> **Exercise data**
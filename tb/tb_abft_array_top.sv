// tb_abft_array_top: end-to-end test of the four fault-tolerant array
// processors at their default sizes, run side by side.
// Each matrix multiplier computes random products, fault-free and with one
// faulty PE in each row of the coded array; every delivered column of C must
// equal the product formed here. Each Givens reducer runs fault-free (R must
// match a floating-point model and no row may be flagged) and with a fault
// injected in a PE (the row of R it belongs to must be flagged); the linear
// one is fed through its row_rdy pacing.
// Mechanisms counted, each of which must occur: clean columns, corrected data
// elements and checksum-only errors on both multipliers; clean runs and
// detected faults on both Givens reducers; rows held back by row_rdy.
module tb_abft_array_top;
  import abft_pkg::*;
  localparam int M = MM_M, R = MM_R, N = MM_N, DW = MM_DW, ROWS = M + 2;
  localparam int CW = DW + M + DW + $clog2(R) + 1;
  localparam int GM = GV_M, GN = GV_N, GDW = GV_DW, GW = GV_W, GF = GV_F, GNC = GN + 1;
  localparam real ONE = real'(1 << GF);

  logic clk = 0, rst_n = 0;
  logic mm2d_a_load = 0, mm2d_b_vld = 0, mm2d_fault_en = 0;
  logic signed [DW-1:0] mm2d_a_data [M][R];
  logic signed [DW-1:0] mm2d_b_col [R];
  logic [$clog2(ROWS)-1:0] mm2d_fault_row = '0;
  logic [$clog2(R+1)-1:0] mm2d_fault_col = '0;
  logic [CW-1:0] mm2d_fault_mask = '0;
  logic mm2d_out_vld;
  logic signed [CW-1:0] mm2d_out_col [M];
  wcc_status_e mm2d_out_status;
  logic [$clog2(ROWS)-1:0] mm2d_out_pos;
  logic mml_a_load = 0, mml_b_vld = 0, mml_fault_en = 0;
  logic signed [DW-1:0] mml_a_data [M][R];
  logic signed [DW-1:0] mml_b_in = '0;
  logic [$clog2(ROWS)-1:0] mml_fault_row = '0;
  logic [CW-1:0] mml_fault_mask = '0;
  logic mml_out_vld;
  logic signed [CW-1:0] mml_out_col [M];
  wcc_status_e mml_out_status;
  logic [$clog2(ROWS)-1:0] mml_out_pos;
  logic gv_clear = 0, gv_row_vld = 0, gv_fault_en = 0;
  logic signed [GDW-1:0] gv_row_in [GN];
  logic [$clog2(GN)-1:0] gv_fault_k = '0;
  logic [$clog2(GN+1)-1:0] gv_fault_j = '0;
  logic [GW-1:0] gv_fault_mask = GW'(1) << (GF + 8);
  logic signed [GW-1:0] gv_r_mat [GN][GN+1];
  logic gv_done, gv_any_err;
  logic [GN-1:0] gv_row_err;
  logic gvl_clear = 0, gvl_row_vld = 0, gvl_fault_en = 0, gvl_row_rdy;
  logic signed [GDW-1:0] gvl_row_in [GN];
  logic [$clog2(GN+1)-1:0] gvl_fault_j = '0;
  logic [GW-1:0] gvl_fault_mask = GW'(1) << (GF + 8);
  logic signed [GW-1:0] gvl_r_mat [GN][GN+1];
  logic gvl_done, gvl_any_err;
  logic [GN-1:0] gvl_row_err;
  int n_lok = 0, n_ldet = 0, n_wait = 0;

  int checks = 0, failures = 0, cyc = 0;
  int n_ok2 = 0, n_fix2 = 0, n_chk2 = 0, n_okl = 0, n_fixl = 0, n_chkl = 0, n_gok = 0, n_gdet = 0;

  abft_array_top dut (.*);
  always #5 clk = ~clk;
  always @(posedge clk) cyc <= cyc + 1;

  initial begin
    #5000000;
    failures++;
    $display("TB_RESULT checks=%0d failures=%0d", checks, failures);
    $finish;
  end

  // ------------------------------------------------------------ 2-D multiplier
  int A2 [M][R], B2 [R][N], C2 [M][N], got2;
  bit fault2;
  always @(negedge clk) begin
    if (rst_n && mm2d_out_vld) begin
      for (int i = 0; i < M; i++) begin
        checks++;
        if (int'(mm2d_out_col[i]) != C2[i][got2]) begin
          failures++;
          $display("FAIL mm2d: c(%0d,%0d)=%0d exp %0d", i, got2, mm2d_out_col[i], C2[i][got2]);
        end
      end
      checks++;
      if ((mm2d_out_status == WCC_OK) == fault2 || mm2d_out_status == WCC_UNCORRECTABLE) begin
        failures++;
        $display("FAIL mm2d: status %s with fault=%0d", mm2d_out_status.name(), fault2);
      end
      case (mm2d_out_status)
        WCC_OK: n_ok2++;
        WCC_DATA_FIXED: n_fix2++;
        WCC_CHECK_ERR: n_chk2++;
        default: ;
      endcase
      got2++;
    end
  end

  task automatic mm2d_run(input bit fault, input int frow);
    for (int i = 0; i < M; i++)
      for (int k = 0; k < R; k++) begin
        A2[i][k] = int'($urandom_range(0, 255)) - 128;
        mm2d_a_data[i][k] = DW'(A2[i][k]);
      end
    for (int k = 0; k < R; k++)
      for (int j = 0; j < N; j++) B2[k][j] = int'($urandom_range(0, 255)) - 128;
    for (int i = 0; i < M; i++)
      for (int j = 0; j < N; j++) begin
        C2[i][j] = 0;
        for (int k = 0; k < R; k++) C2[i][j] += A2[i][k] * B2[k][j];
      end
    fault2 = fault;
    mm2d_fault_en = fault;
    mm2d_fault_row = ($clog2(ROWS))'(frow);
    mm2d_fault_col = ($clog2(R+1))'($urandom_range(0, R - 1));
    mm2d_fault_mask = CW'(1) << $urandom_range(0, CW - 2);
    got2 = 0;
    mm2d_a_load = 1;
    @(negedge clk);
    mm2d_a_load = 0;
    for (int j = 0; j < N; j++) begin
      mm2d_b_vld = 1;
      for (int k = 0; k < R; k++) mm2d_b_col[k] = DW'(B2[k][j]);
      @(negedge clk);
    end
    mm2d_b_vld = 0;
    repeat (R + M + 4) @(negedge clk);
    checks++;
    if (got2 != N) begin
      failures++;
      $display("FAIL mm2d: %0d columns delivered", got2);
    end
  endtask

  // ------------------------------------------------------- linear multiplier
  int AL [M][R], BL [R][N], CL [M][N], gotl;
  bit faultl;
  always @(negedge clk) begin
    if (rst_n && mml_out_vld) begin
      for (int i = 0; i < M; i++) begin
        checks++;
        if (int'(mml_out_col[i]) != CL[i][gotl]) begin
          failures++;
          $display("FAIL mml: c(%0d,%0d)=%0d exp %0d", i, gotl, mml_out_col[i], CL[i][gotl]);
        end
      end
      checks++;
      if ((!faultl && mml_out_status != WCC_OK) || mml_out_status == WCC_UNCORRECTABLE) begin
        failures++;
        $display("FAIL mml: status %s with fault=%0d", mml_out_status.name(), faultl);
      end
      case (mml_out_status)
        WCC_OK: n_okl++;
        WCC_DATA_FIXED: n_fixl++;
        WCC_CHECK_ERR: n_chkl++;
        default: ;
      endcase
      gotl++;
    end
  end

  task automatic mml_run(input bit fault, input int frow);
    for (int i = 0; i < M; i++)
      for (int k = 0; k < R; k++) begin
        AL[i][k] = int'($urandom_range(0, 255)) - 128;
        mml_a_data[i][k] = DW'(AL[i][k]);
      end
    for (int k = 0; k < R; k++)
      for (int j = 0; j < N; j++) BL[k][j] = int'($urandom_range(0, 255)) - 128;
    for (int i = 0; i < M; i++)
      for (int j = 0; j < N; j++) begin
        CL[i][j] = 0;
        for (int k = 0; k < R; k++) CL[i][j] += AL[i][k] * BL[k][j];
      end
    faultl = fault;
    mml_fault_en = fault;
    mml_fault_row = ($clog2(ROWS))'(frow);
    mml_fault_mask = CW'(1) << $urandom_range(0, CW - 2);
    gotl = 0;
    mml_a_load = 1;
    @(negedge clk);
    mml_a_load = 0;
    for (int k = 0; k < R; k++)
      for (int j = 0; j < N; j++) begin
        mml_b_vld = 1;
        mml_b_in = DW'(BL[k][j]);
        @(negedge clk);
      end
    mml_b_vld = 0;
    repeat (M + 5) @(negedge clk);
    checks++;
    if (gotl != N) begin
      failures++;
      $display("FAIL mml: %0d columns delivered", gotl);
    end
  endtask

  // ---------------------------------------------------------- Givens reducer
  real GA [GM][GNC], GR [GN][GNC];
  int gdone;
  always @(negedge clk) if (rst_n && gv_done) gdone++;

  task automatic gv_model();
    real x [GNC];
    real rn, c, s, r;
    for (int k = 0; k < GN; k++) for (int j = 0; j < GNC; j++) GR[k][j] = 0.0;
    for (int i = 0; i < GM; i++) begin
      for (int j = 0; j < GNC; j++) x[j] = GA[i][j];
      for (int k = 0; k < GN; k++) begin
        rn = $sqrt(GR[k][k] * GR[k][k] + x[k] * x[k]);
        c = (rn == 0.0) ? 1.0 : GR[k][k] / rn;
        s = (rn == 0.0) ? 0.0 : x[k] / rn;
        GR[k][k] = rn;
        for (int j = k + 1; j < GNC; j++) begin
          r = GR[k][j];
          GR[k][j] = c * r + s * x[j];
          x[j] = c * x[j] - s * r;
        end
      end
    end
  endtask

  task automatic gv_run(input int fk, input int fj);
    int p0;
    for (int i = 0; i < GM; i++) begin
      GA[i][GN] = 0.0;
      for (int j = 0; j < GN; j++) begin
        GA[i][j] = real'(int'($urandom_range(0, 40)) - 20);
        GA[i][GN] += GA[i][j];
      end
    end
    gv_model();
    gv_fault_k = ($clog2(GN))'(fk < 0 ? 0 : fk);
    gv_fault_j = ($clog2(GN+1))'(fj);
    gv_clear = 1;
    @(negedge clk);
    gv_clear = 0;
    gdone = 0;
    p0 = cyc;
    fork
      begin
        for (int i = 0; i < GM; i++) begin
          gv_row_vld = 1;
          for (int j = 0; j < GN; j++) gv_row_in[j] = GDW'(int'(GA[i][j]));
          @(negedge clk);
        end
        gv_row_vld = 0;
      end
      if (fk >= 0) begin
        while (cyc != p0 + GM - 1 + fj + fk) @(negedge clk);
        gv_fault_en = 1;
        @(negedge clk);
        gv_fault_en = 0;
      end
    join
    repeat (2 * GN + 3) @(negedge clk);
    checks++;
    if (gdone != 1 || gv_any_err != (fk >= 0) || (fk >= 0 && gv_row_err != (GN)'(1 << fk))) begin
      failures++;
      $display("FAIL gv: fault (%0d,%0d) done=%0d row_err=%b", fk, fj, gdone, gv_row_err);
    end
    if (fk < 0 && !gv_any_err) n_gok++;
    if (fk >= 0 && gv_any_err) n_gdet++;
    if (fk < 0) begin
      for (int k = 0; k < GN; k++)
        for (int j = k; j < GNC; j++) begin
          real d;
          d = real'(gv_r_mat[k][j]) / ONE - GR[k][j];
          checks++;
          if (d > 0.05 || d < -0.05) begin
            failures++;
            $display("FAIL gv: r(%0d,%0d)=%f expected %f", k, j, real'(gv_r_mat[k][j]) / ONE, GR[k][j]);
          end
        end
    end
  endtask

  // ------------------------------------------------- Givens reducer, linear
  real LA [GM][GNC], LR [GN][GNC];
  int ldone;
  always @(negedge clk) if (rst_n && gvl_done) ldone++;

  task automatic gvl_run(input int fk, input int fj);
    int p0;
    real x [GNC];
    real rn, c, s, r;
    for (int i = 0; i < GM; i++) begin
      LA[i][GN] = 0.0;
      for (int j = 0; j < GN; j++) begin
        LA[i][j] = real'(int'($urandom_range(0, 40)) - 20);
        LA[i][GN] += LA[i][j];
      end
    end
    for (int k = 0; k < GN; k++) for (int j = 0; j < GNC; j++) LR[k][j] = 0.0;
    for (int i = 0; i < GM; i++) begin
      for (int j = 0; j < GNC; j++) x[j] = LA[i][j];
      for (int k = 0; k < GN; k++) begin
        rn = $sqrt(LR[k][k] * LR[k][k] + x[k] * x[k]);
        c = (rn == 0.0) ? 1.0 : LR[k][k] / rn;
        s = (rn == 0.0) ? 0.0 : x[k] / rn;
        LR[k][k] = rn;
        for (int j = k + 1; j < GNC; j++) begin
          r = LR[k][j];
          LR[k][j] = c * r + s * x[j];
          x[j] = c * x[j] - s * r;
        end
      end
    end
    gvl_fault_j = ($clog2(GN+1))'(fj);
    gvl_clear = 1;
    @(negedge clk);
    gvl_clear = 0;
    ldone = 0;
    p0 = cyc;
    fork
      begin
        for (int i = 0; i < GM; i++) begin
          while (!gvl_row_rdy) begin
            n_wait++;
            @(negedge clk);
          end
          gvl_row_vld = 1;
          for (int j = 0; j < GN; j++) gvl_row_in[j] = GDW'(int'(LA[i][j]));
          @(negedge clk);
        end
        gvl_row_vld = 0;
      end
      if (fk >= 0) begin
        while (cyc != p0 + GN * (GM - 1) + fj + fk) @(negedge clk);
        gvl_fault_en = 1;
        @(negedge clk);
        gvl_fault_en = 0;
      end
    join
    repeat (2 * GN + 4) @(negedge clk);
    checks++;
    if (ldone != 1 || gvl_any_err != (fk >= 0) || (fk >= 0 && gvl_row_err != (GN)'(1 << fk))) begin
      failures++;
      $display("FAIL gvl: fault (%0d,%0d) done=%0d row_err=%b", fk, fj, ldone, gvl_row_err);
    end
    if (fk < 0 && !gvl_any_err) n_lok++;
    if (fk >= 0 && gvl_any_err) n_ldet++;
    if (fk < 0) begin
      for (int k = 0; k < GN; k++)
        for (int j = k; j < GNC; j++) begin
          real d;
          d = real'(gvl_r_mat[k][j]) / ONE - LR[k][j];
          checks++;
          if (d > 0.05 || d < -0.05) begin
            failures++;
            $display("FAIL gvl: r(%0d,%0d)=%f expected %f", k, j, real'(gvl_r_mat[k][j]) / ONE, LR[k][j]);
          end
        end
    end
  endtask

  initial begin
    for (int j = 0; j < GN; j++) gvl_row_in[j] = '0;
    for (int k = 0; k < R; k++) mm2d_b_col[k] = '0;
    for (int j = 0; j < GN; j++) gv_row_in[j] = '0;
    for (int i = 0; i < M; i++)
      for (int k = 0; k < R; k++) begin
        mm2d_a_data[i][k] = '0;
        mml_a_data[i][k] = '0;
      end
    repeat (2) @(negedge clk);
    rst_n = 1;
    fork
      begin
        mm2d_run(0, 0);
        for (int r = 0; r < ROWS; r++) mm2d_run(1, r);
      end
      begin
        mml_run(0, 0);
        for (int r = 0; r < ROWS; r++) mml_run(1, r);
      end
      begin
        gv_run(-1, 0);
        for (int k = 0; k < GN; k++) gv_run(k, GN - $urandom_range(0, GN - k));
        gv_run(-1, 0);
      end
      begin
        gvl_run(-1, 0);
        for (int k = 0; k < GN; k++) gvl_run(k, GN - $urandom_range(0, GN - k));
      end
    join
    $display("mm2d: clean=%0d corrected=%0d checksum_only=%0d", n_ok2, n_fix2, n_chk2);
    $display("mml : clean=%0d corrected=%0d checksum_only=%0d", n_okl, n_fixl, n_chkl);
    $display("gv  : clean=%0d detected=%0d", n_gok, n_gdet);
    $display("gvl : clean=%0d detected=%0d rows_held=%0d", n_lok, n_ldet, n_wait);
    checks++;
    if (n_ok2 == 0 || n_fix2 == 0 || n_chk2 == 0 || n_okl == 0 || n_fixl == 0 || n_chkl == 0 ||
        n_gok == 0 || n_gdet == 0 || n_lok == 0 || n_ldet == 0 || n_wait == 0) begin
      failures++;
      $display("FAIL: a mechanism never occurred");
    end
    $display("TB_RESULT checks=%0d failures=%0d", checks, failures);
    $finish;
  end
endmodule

> **Exercise prompt**
Nothing but the exact lines from the start of the material through the line holding "logic mm2d_a_load = 0, mm2d_b_vld", both included, belongs in the answer.

> **Response to the exercise**
filename tb/tb_abft_array_top.sv
// tb_abft_array_top: end-to-end test of the four fault-tolerant array
// processors at their default sizes, run side by side.
// Each matrix multiplier computes random products, fault-free and with one
// faulty PE in each row of the coded array; every delivered column of C must
// equal the product formed here. Each Givens reducer runs fault-free (R must
// match a floating-point model and no row may be flagged) and with a fault
// injected in a PE (the row of R it belongs to must be flagged); the linear
// one is fed through its row_rdy pacing.
// Mechanisms counted, each of which must occur: clean columns, corrected data
// elements and checksum-only errors on both multipliers; clean runs and
// detected faults on both Givens reducers; rows held back by row_rdy.
module tb_abft_array_top;
  import abft_pkg::*;
  localparam int M = MM_M, R = MM_R, N = MM_N, DW = MM_DW, ROWS = M + 2;
  localparam int CW = DW + M + DW + $clog2(R) + 1;
  localparam int GM = GV_M, GN = GV_N, GDW = GV_DW, GW = GV_W, GF = GV_F, GNC = GN + 1;
  localparam real ONE = real'(1 << GF);

  logic clk = 0, rst_n = 0;
  logic mm2d_a_load = 0, mm2d_b_vld = 0, mm2d_fault_en = 0;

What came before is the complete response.